ECAT, MDCAT and BCAT lead to three very different futures — engineering, medicine and business. Choosing the right one starts with understanding what each test is for, what it assesses, and who conducts it.
This guide compares all three so you can match the test to your goals. Because formats and policies change yearly, always confirm specifics on the official conducting body's website before you apply.
Quick comparison
At a glance, the three tests differ by discipline, core subjects and who runs them:
- ECAT — Engineering admissions · Maths, Physics, Chemistry/CS, English · conducted by UET Lahore.
- MDCAT — Medical/dental (MBBS, BDS) admissions · Biology, Chemistry, Physics, English, reasoning · national medical regulator.
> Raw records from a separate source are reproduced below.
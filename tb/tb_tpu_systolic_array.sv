// tpu_systolic_array: random weights and input vectors fed with the diagonal skew;
// column n must deliver the dot product of vector i with weight column n at cycle
// i + ROWS + n.
module tb_tpu_systolic_array;
  localparam int WATCHDOG = 10000;
  `include "tb_common.svh"
  logic rst_n = 1, w_load = 0;
  initial #1 rst_n = 0;  // an asynchronous reset needs an edge after time 0
  logic signed [7:0]  w_in [8][8];
  logic signed [15:0] a_in [8];
  logic signed [31:0] col_out [8];
  int vecs [20][8];
  tpu_systolic_array dut (.*);
  initial begin
    foreach (a_in[k]) a_in[k] = 0;
    foreach (w_in[k, n]) w_in[k][n] = 8'($urandom);
    foreach (vecs[i, k]) vecs[i][k] = $signed(12'($urandom));
    repeat (2) @(posedge clk);
    rst_n = 1;
    @(negedge clk); w_load = 1; @(negedge clk); w_load = 0;
    for (int t = 0; t < 40; t++) begin
      // input side: row k gets element k of vector t-k
      foreach (a_in[k]) a_in[k] = (t - k >= 0 && t - k < 20) ? 16'(vecs[t-k][k]) : 16'd0;
      #1;
      // output side: column n shows vector t-8-n
      for (int n = 0; n < 8; n++) begin
        automatic int i = t - 8 - n;
        if (i >= 0 && i < 20) begin
          automatic int e = 0;
          for (int k = 0; k < 8; k++) e += vecs[i][k] * w_in[k][n];
          check(col_out[n] == e, $sformatf("t=%0d col %0d: %0d expected %0d", t, n, col_out[n], e));
        end
      end
      @(negedge clk);
    end
    finish();
  end
endmodule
- BCAT — Business school admissions · quantitative, verbal, analytical reasoning · each school's own aptitude test.
ECAT — for engineering
The ECAT (Engineering College Admission Test) is conducted by UET Lahore and used for admission to UET Lahore, UET Taxila and a number of public engineering universities. It tests Mathematics, Physics, and either Chemistry or Computer Science, plus English.
Note that several top engineering schools — NUST, GIKI, PIEAS and FAST — run their own entry tests instead of ECAT, though the underlying syllabus overlaps, so the same subject practice helps across all of them.
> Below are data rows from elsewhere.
// Single-cycle processor of the tiny TPU.
//
// Every ordinary instruction completes in the cycle it is fetched: the decoder drives
// the selects, the ALU computes reg[src1] op (src2_sel ? imm : reg[src2]), loads read
// main memory at reg[src1] + offset (wrd_sel picks memory data for write-back into the
// group named by rd_group), a taken branch (pc_sel) or a jump (jump_sel) loads the
// label into the PC. Sources are registers 0..31 of group 0.
// Special instructions:
//   decode_layer        split reg[src1] (height [31:28], width [27:24], layer count
//                       [23:20]) into registers 20..22, one cycle
//   decode_layer_info   split reg[src1] (Table-II style layer record) into registers
//                       23..31, storing kernel sizes as field+1, one cycle
//   send_optimal_move   res_valid with value = reg[src1] saturated to 8 bits signed and
//                       index = reg[src2][7:0], one cycle
//   all others          handed to the layer engine; the PC holds until it reports done;
//                       set_ifmap_o then writes the engine result into group-0 register
//                       instr[9:4]
// A program waits for work with a branch to itself while the move count is zero.
// The single-cycle organisation, the select signals and the encoding follow the
// description; the register numbers and special-operand fields are this design's.
module tpu_core
  import onechan_pkg::*;
(
  input  logic        clk,
  input  logic        rst_n,
  output logic [11:0] pc,
  input  logic [31:0] instr,
  // register file
  output logic [4:0]  ra1,
  output logic [4:0]  ra2,
  input  logic [31:0] rd1,
  input  logic [31:0] rd2,
  output logic        rf_we,
  output logic [1:0]  rf_group,
  output logic [5:0]  rf_addr,
  output logic [31:0] rf_data,
  output logic        lnum_we,
  output logic [31:0] lnum  [3],
  output logic        linfo_we,
  output logic [31:0] linfo [9],
  // main memory
  output logic [11:0] mem_addr,
  input  logic [31:0] mem_data,
  // layer engine
  output logic        eng_start,
  output special_e    eng_code,
  output logic [31:0] eng_opnd,
  input  logic        eng_done,
  input  logic [31:0] eng_res,
  // result towards the packet interface
  output logic        res_valid,
  output logic [7:0]  res_value,
  output logic [7:0]  res_index
);

  ctrl_t       c;
  logic [31:0] b, y;
  logic        taken, waiting, to_engine;
  logic [11:0] pc_next;

  tpu_decoder u_dec (.instr(instr), .c(c));
  tpu_alu     u_alu (.funct(c.funct), .a(rd1), .b(b), .y(y), .taken(taken));

  assign ra1       = c.rs1;
  assign ra2       = c.rs2;
  assign b         = c.src2_sel ? c.imm : rd2;
  assign mem_addr  = y[11:0];
  assign to_engine = c.special && !(c.sp_code inside {S_DECODE_LAYER, S_DECODE_LAYER_INFO, S_SEND_OPT_MOVE});
  assign eng_start = to_engine && !waiting;
  assign eng_code  = c.sp_code;
  assign eng_opnd  = rd1;

  always_comb begin
    rf_we    = 1'b0;
    rf_group = c.rd_group;
    rf_addr  = c.rd;
    rf_data  = c.wrd_sel ? mem_data : y;
    if (!c.special) begin
      rf_we = c.reg_we;
    end else if (c.sp_code == S_SET_IFMAP_O && waiting && eng_done) begin
      rf_we    = 1'b1;
      rf_group = 2'd0;
      rf_addr  = c.sp_rd;
      rf_data  = eng_res;
    end

    lnum_we  = c.special && c.sp_code == S_DECODE_LAYER;
    lnum[0]  = {28'd0, rd1[31:28]};
    lnum[1]  = {28'd0, rd1[27:24]};
    lnum[2]  = {28'd0, rd1[23:20]};

    linfo_we = c.special && c.sp_code == S_DECODE_LAYER_INFO;
    linfo[0] = 32'(rd1[31:29]) + 32'd1;
    linfo[1] = 32'(rd1[28:26]) + 32'd1;
    linfo[2] = 32'(rd1[25:18]);
    linfo[3] = 32'(rd1[17:15]) + 32'd1;
    linfo[4] = 32'(rd1[14:12]) + 32'd1;
    linfo[5] = 32'(rd1[11:4]);
    linfo[6] = 32'(rd1[3]);
    linfo[7] = 32'(rd1[2]);
    linfo[8] = 32'(rd1[1]);

    res_valid = c.special && c.sp_code == S_SEND_OPT_MOVE;
    res_value = ($signed(rd1) > 32'sd127)  ? 8'h7F :
                ($signed(rd1) < -32'sd128) ? 8'h80 : rd1[7:0];
    res_index = rd2[7:0];

    if (c.jump_sel)                 pc_next = c.label;
    else if (c.pc_sel && taken)     pc_next = c.label;
    else if (to_engine && !(waiting && eng_done)) pc_next = pc;
    else                            pc_next = pc + 12'd1;
  end

  always_ff @(posedge clk or negedge rst_n) begin
    if (!rst_n) begin
      pc      <= '0;
      waiting <= 1'b0;
    end else begin
      pc <= pc_next;
      if (eng_start)     waiting <= 1'b1;
      else if (eng_done) waiting <= 1'b0;
    end
  end

endmodule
MDCAT — for medicine and dentistry
The MDCAT (Medical & Dental College Admission Test) is the mandatory, Biology-heavy test for MBBS and BDS admission across Pakistan, conducted under the national medical regulator and provincial admitting bodies. It assesses Biology, Chemistry, Physics, English and logical reasoning.
MDCAT is intensely competitive, and Biology is the decisive subject — a strong score there does the most to lift your admission aggregate.
BCAT — for business schools
Unlike ECAT and MDCAT, business-school admission isn't built around a single national exam. Top schools such as IBA Karachi and LUMS run their own aptitude tests, and some accept standardised scores like the SAT. We use 'BCAT' as an umbrella for this family of assessments.
Across them the skill set is consistent: quantitative reasoning, verbal/English ability and analytical reasoning — so broad, timed aptitude practice is the most reliable preparation.
How to choose
Start from the degree and career you want, then work back to the test. Your FSc background also matters: Pre-Engineering points toward ECAT and engineering tests, Pre-Medical toward MDCAT, while business programmes are open to a wider range of backgrounds.
- Want to be an engineer? → ECAT (and/or NET, GIKI, PIEAS, FAST tests).
- Want to study medicine or dentistry? → MDCAT.
- Want a business degree (BBA)? → IBA/LUMS aptitude tests (BCAT umbrella).
Can you prepare for more than one?
Yes — and many students keep options open early. ECAT and the engineering entry tests share most of their syllabus, so preparing for one builds toward the others. Just be realistic: as test dates approach, focus your energy on the path you're most committed to.
Whichever you choose, the winning method is the same: understand the format, practise with MCQs and full-length mocks, and let analytics target your weakest topics.